// vq_pkg: constants and types shared by the tree-search vector quantizer
// (TSVQ) encoder.
//
// The encoder codes a 4x4 block of 8-bit luminance pixels (a 16-element
// vector) into an 8-bit index by walking a binary tree of depth 8. At every
// node the distortion difference of Eq. (4) decides left (bit 0) or right
// (bit 1):
//   MSE_ab = sum_i (Ca_i^2 - Cb_i^2) + sum_i 2*X_i*(Cb_i - Ca_i)
// The first sum (K) is precomputed off-line and stored quantized to a 9-bit
// word, the differences Cb_i - Ca_i are stored as 9-bit two's-complement words.
// Pixel, vector length, tree depth, 9-bit stored words and 18 cycles per node
// follow the source design. The scale of the stored constant (K_SHIFT), the
// accumulator width and the write-port struct are this design's choices.
package vq_pkg;

  localparam int unsigned PIX_W    = 8;   // luminance bits per pixel
  localparam int unsigned VEC_LEN  = 16;  // pixels per 4x4 vector
  localparam int unsigned LEVELS   = 8;   // tree depth = index bits (256 codewords)
  localparam int unsigned WORD_W   = 9;   // stored word width (Cb-Ca and K)
  localparam int unsigned K_SHIFT  = 12;  // stored K = round(K_exact / 2^K_SHIFT)
  localparam int unsigned NODE_CYC = 18;  // clock cycles per tree node
  localparam int unsigned WSEL_W   = $clog2(VEC_LEN);

  // Accumulator: |2*X*d| < 2^17, 16 terms < 2^21, plus |K<<12| <= 2^20.
  localparam int unsigned ACC_W    = 24;

  typedef logic [PIX_W-1:0]          pix_t;
  typedef pix_t [VEC_LEN-1:0]        vec_t;     // element i = pixel i
  typedef logic signed [WORD_W-1:0]  word_t;
  typedef logic signed [ACC_W-1:0]   acc_t;
  typedef logic [LEVELS-1:0]         index_t;

  // Codebook write port, shared by all levels. For a difference word
  // addr = node*VEC_LEN + i; for a constant addr = node.
  typedef struct packed {
    logic                      en;
    logic                      is_const;  // 1: constant memory, 0: difference memory
    logic [$clog2(LEVELS)-1:0] level;     // 0 = root level
    logic [11:0]               addr;
    word_t                     data;
  } cb_wr_t;

endpackage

▸ Required action: Above are the records; repeat exactly the lines from the one holding "8. At every" down to the one holding "constant (K_SHIFT), the", end lines included.

▸ Solution for this problem:
// vector) into an 8-bit index by walking a binary tree of depth 8. At every
// node the distortion difference of Eq. (4) decides left (bit 0) or right
// (bit 1):
//   MSE_ab = sum_i (Ca_i^2 - Cb_i^2) + sum_i 2*X_i*(Cb_i - Ca_i)
// The first sum (K) is precomputed off-line and stored quantized to a 9-bit
// word, the differences Cb_i - Ca_i are stored as 9-bit two's-complement words.
// Pixel, vector length, tree depth, 9-bit stored words and 18 cycles per node
// follow the source design. The scale of the stored constant (K_SHIFT), the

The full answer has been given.